MTA chairman says he’s fixed massive OT fraud that went on under his watch

The MTA’s top honcho said Monday he’s reined in the kind of flagrant overtime fraud that led to federal charges against five agency employees last week.

Metropolitan Transportation Authority chairman Patrick Foye called the abuse — which involved four Long Island Rail Road workers and an NYC Transit employee falsifying time sheets to bilk the agency for hundreds of thousands of dollars — “shocking” and “outrageous” during an interview on WPIX.

He also insistedthat the MTA’s sky-high overtime spending has been curtailed, pointing to cost reductions implemented over the past year, including some that occurred as a result of the COVID-19 pandemic.

“In 2019 overtime compared to the prior year was down $92 million. In 2020 so far overtime is down $73 million,” said Foye. “Over the next three or four years we expect to cut overtime by an additional couple 100 million dollars a year.”

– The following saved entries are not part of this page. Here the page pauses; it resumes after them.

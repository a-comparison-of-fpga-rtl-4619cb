// Control of the multiscale engine.
//
// One frame goes through three phases:
//   LOAD  - the new left/right frame arrives as a raster pixel stream
//           (pix_valid) and is written to level 0 of the newest pyramid slots;
//   BUILD - the pyramid is built level by level by the reduction circuit
//           (level L is scanned and level L+1 written), because the
//           coarse-to-fine scheme needs the whole pyramid before processing;
//   PROC  - once three left frames are stored, every scale is processed from
//           the coarsest to the finest, one raster pass per scale.
// Each pass scans an extended raster: the image plus MARGIN_B (build) or
// MARGIN_P (process) columns and rows, which lets the window pipelines finish
// the last rows without stalling, followed by DRAIN idle clocks for the
// pipeline to empty.  The source design processes scales sequentially from the
// coarsest level; the margins, the drain and the slot rotation are this
// design's choices.  With load, build and processing in sequence a frame takes
// about 3.7 clocks per input pixel at 640x512 (the source design reaches 2.7
// by overlapping pyramid construction better).
//
// Slots: the left pyramids rotate over three slots (newest = slot_l), the
// right ones over two (newest = slot_r).  frame_done pulses after a processed
// frame.
module scale_sequencer
  import vision_pkg::*;
#(
  parameter int W        = 640,
  parameter int H        = 512,
  parameter int NSCALES  = 6,
  parameter int MARGIN_B = 2,
  parameter int MARGIN_P = 6,
  parameter int DRAIN    = 160
) (
  input  logic              clk,
  input  logic              rst_n,
  input  logic              pix_valid,
  output eng_phase_t        phase,
  output logic [2:0]        level,
  output logic [CRD_W-1:0]  lw,          // width  of the current level
  output logic [CRD_W-1:0]  lh,          // height of the current level
  output logic              load_we,
  output logic [CRD_W-1:0]  load_x,
  output logic [CRD_W-1:0]  load_y,
  output logic              scan_valid,
  output logic [CRD_W-1:0]  scan_x,
  output logic [CRD_W-1:0]  scan_y,
  output logic [1:0]        slot_l,
  output logic              slot_r,
  output logic [1:0]        nframes,
  output logic              frame_done
);
  logic [15:0] drain_cnt;
  logic        scanning;
  logic [CRD_W-1:0] margin;

  assign lw      = CRD_W'(W >> level);
  assign lh      = CRD_W'(H >> level);
  assign margin  = (phase == PH_BUILD) ? CRD_W'(MARGIN_B) : CRD_W'(MARGIN_P);
  assign load_we = (phase == PH_LOAD) && pix_valid;
  assign scan_valid = scanning;

  always_ff @(posedge clk or negedge rst_n) begin
    if (!rst_n) begin
      phase <= PH_LOAD; level <= '0; load_x <= '0; load_y <= '0;
      scan_x <= '0; scan_y <= '0; scanning <= 1'b0; drain_cnt <= '0;
      slot_l <= '0; slot_r <= 1'b0; nframes <= '0; frame_done <= 1'b0;
    end else begin
      frame_done <= 1'b0;
      case (phase)
        PH_LOAD: if (pix_valid) begin
          if (load_x == CRD_W'(W - 1)) begin
            load_x <= '0;
            if (load_y == CRD_W'(H - 1)) begin
              load_y <= '0;
              phase <= PH_BUILD; level <= '0;
              scanning <= 1'b1; scan_x <= '0; scan_y <= '0;
              if (nframes != 2'd3) nframes <= nframes + 1'b1;
            end else load_y <= load_y + 1'b1;
          end else load_x <= load_x + 1'b1;
        end
        PH_BUILD, PH_PROC: begin
          if (scanning) begin
            if (scan_x == lw + margin - 1'b1) begin
              scan_x <= '0;
              if (scan_y == lh + margin - 1'b1) begin
                scanning <= 1'b0; drain_cnt <= 16'(DRAIN);
              end else scan_y <= scan_y + 1'b1;
            end else scan_x <= scan_x + 1'b1;
          end else if (drain_cnt != 0) begin
            drain_cnt <= drain_cnt - 1'b1;
          end else if (phase == PH_BUILD) begin
            if (int'(level) + 2 < NSCALES) begin
              level <= level + 1'b1; scanning <= 1'b1; scan_x <= '0; scan_y <= '0;
            end else if (nframes == 2'd3) begin
              phase <= PH_PROC; level <= 3'(NSCALES - 1);
              scanning <= 1'b1; scan_x <= '0; scan_y <= '0;
            end else begin
              phase <= PH_LOAD; level <= '0;
              slot_l <= (slot_l == 2'd2) ? 2'd0 : slot_l + 1'b1;
              slot_r <= ~slot_r;
            end
          end else begin
            if (level != 0) begin
              level <= level - 1'b1; scanning <= 1'b1; scan_x <= '0; scan_y <= '0;
            end else begin
              phase <= PH_LOAD; frame_done <= 1'b1;
              slot_l <= (slot_l == 2'd2) ? 2'd0 : slot_l + 1'b1;
              slot_r <= ~slot_r;
            end
          end
        end
        default: phase <= PH_LOAD;
      endcase
    end
  end
endmodule
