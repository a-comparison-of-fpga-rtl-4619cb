// Testbench for scale_sequencer on a 16x8 frame with three scales.  Five
// frames are streamed.  For every frame it checks the phase order
// (LOAD, BUILD of levels 0..NSCALES-2, then PROC of levels NSCALES-1..0 once
// three frames are stored), the number of scan clocks of each pass
// ((w + margin) * (h + margin)), the raster order of the load coordinates,
// lw/lh of each level, the slot rotation (left slots modulo 3, right slots
// modulo 2), nframes saturating at 3 and one frame_done per processed frame.
// The length of a processed frame is compared with the count worked out from
// the pass sizes and the drain time.
module tb_scale_sequencer;
  import vision_pkg::*;
  localparam int W = 16, H = 8, NS = 3, MB = 2, MP = 6, DR = 20;
  logic clk = 0, rst_n = 0;
  always #5 clk = ~clk;
  int checks = 0, failures = 0, cyc = 0;
  always @(posedge clk) cyc <= cyc + 1;

  logic pix_valid = 0, load_we, scan_valid, slot_r, frame_done;
  eng_phase_t phase;
  logic [2:0] level;
  logic [1:0] slot_l, nframes;
  logic [CRD_W-1:0] lw, lh, load_x, load_y, scan_x, scan_y;
  scale_sequencer #(.W(W), .H(H), .NSCALES(NS), .MARGIN_B(MB), .MARGIN_P(MP), .DRAIN(DR)) dut (.*);

  int nscan [2][NS];        // [build/proc][level]
  int nload = 0, ndone = 0, fr = 0, t_fr = 0;
  logic [1:0] sl0;
  logic sr0;
  eng_phase_t ph_q = PH_LOAD;
  string trace = "", exp_trace;

  function automatic int passes_len(int proc);
    int n;
    n = W * H;
    for (int l = 0; l + 1 < NS; l++) n += ((W >> l) + MB) * ((H >> l) + MB) + DR + 1;
    if (proc) for (int l = 0; l < NS; l++) n += ((W >> l) + MP) * ((H >> l) + MP) + DR + 1;
    return n;
  endfunction

  initial begin
    repeat (3) @(posedge clk);
    rst_n = 1;
    pix_valid = 1;
    repeat (6 * passes_len(1)) @(posedge clk);
  end

  always @(posedge clk) if (rst_n) begin
    ph_q <= phase;
    if (frame_done) ndone++;
    if (scan_valid && scan_x == 0 && scan_y == 0)
      trace = {trace, $sformatf("%s%0d ", phase == PH_BUILD ? "B" : "P", level)};
    if (load_we) begin
      checks++;
      if (int'(load_x) != nload % W || int'(load_y) != nload / W) begin
        failures++; $display("load coordinate %0d,%0d at %0d", load_x, load_y, nload);
      end
      nload++;
      if (nload == W * H) begin
        nload = 0; t_fr = cyc; sl0 = slot_l; sr0 = slot_r;
      end
    end
    if (scan_valid) begin
      nscan[phase == PH_PROC][level]++;
      if (scan_x == 0 && scan_y == 0) begin
        checks++;
        if (int'(lw) != (W >> level) || int'(lh) != (H >> level)) begin failures++; $display("lw/lh %0d %0d", lw, lh); end
      end
    end
    // end of a frame: back to LOAD
    if (ph_q != PH_LOAD && phase == PH_LOAD) begin
      int proc;
      fr++;
      proc = fr >= 3;
      exp_trace = "";
      for (int l = 0; l + 1 < NS; l++) exp_trace = {exp_trace, $sformatf("B%0d ", l)};
      if (proc) for (int l = NS - 1; l >= 0; l--) exp_trace = {exp_trace, $sformatf("P%0d ", l)};
      checks += 5;
      if (trace != exp_trace) begin failures++; $display("frame %0d passes '%s' exp '%s'", fr, trace, exp_trace); end
      for (int l = 0; l < NS; l++) begin
        int eb, ep;
        eb = (l + 1 < NS) ? ((W >> l) + MB) * ((H >> l) + MB) : 0;
        ep = proc ? ((W >> l) + MP) * ((H >> l) + MP) : 0;
        checks++;
        if (nscan[0][l] != eb || nscan[1][l] != ep) begin
          failures++; $display("frame %0d level %0d scans %0d/%0d exp %0d/%0d", fr, l, nscan[0][l], nscan[1][l], eb, ep);
        end
        nscan[0][l] = 0; nscan[1][l] = 0;
      end
      if (slot_l != ((sl0 == 2) ? 2'd0 : sl0 + 1'b1) || slot_r == sr0) begin failures++; $display("slot rotation"); end
      if (int'(nframes) != (fr < 3 ? fr : 3)) begin failures++; $display("nframes %0d", nframes); end
      if (ndone != (fr >= 3 ? fr - 2 : 0)) begin failures++; $display("frame_done count %0d", ndone); end
      if (cyc - t_fr + W * H != passes_len(proc) + 1) begin
        failures++; $display("frame %0d length %0d exp %0d", fr, cyc - t_fr + W * H, passes_len(proc) + 1);
      end
      trace = "";
      if (fr == 5) begin
        $display("TB_RESULT checks=%0d failures=%0d", checks, failures);
        $finish;
      end
    end
  end

  initial begin
    repeat (20000) @(posedge clk);
    failures++;
    $display("TB_RESULT checks=%0d failures=%0d", checks, failures);
    $finish;
  end
endmodule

Those reductions bring the MTA’s overtime costs close to where they were before Foye joined the agency as president in 2017. During his first full year on that job in 2018, the MTA spent $1.3 billion in overtime, a $116 million increase from the year before.

The following year, Foye was promoted to the MTA’s top job as chairman — but it’s still not clear what more he is doing to prevent the kind of fraud that led to last week’s charges.

Manhattan federal prosecutors allege one NYC Transit worker, Michael Gundersen, filed 10 hours of overtime each day on top of his regular schedule, netting him $385,000 in pay for 2018 despite being assigned a $102,000 base salary.

Thomas Caputo, an LIRR worker charged in the sting, allegedly filed 15 hours of overtime during one shift at the railroad’s yard on Manhattan’s West Side — but was actually at a Long Island bowling alley.

Caputo, who is now retired, was paid $461,000 in 2018, $344,000 of which was overtime.

Foye and MTA officials last year inked a $24 million contract with the company Kronos to install “biometric” time clocks across the agency’s workplaces. The clocks require employees to scan their hands to check in and out of shifts, which Foye said will help crack down on fraud.

The rollout of those clocks was delayed earlier this year — and workers haven’t used the hand-scanners currently in place since the pandemic hit in the spring out of fear of sharing surfaces.